Task:
Restate exactly, and only, the lines spanning from the one with "directly from the" to the end of the records below.

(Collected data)
****************

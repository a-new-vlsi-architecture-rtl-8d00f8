// cla2: two-bit carry look-ahead adder with carry input.
//
// In the hybrid carry-save tree every row of full adders leaves its two lowest columns
// finished: no later partial product reaches them. This five-input block (a[1:0], b[1:0],
// cin) adds the row's sum and carry bits in those two columns, emits two final result bits
// of the accumulator's lower half, and passes its carry to the block of the next row.
// The carry out is formed from generate/propagate terms in one level (g1 | p1&g0 | p1&p0&cin),
// so the chain of these blocks through the rows is the carry path of the lower half.
// Combinational, no clock. The use of a 2-bit CLA at this point follows the architecture;
// the gate equations are the textbook look-ahead form.
module cla2 (
  input  logic [1:0] a,
  input  logic [1:0] b,
  input  logic       cin,
  output logic [1:0] s,
  output logic       cout
);
  logic [1:0] g, p;
  logic       c1;

  always_comb begin
    g    = a & b;
    p    = a ^ b;
    c1   = g[0] | (p[0] & cin);
    cout = g[1] | (p[1] & g[0]) | (p[1] & p[0] & cin);
    s    = p ^ {c1, cin};
  end
endmodule
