// tb_cla2: exhaustive self-check of the 2-bit carry look-ahead adder.
// All 32 combinations of a, b, cin are applied; {cout, s} must equal a + b + cin,
// computed here with integer arithmetic.
module tb_cla2;
  logic [1:0] a, b, s;
  logic       cin, cout;
  int checks = 0, failures = 0;

  cla2 dut (.a(a), .b(b), .cin(cin), .s(s), .cout(cout));

  initial begin : watchdog
    #100000;
    failures++;
    $display("watchdog expired");
    $display("TB_RESULT checks=%0d failures=%0d", checks, failures);
    $finish;
  end

  initial begin
    for (int v = 0; v < 32; v++) begin
      {cin, b, a} = 5'(v);
      #1;
      checks++;
      if ({cout, s} !== 3'(int'(a) + int'(b) + int'(cin))) begin
        failures++;
        $display("FAIL a=%0d b=%0d cin=%0d -> cout=%0d s=%0d", a, b, cin, cout, s);
      end
    end
    $display("TB_RESULT checks=%0d failures=%0d", checks, failures);
    $finish;
  end
endmodule
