// cla4: four-bit carry look-ahead adder with carry input.
//
// All four internal carries and the carry out are computed directly from the
// generate (a & b) and propagate (a ^ b) terms and the carry in, so the carry path
// through the block is one look-ahead level. Several of these blocks with their
// carries chained form the final adder. Combinational, no clock. The gate equations
// are the textbook look-ahead form; only the block's size (4 bits) is given by the
// architecture.
module cla4 (
  input  logic [3:0] a,
  input  logic [3:0] b,
  input  logic       cin,
  output logic [3:0] s,
  output logic       cout
);
  logic [3:0] g, p;
  logic [4:0] c;

  always_comb begin
    g    = a & b;
    p    = a ^ b;
    c[0] = cin;
    c[1] = g[0] | (p[0] & cin);
    c[2] = g[1] | (p[1] & g[0]) | (p[1] & p[0] & cin);
    c[3] = g[2] | (p[2] & g[1]) | (p[2] & p[1] & g[0]) | (p[2] & p[1] & p[0] & cin);
    c[4] = g[3] | (p[3] & g[2]) | (p[3] & p[2] & g[1]) | (p[3] & p[2] & p[1] & g[0])
         | (p[3] & p[2] & p[1] & p[0] & cin);
    s    = p ^ c[3:0];
    cout = c[4];
  end
endmodule
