// half_adder: one-bit half adder, the grey cell of the carry-save tree.
// Purely combinational: s = a ^ b, co = a & b.
module half_adder (
  input  logic a,
  input  logic b,
  output logic s,
  output logic co
);
  always_comb begin
    s  = a ^ b;
    co = a & b;
  end
endmodule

****************

Task output:
// All four internal carries and the carry out are computed directly from the
// generate (a & b) and propagate (a ^ b) terms and the carry in, so the carry path
// through the block is one look-ahead level. Several of these blocks with their
// carries chained form the final adder. Combinational, no clock. The gate equations
// are the textbook look-ahead form; only the block's size (4 bits) is given by the
// architecture.
module cla4 (
  input  logic [3:0] a,
  input  logic [3:0] b,
  input  logic       cin,
  output logic [3:0] s,
  output logic       cout
);
  logic [3:0] g, p;
  logic [4:0] c;

  always_comb begin
    g    = a & b;
    p    = a ^ b;
    c[0] = cin;
    c[1] = g[0] | (p[0] & cin);
    c[2] = g[1] | (p[1] & g[0]) | (p[1] & p[0] & cin);
    c[3] = g[2] | (p[2] & g[1]) | (p[2] & p[1] & g[0]) | (p[2] & p[1] & p[0] & cin);
    c[4] = g[3] | (p[3] & g[2]) | (p[3] & p[2] & g[1]) | (p[3] & p[2] & p[1] & g[0])
         | (p[3] & p[2] & p[1] & p[0] & cin);
    s    = p ^ c[3:0];
    cout = c[4];
  end
endmodule
// half_adder: one-bit half adder, the grey cell of the carry-save tree.
// Purely combinational: s = a ^ b, co = a & b.
module half_adder (
  input  logic a,
  input  logic b,
  output logic s,
  output logic co
);
  always_comb begin
    s  = a ^ b;
    co = a & b;
  end
endmodule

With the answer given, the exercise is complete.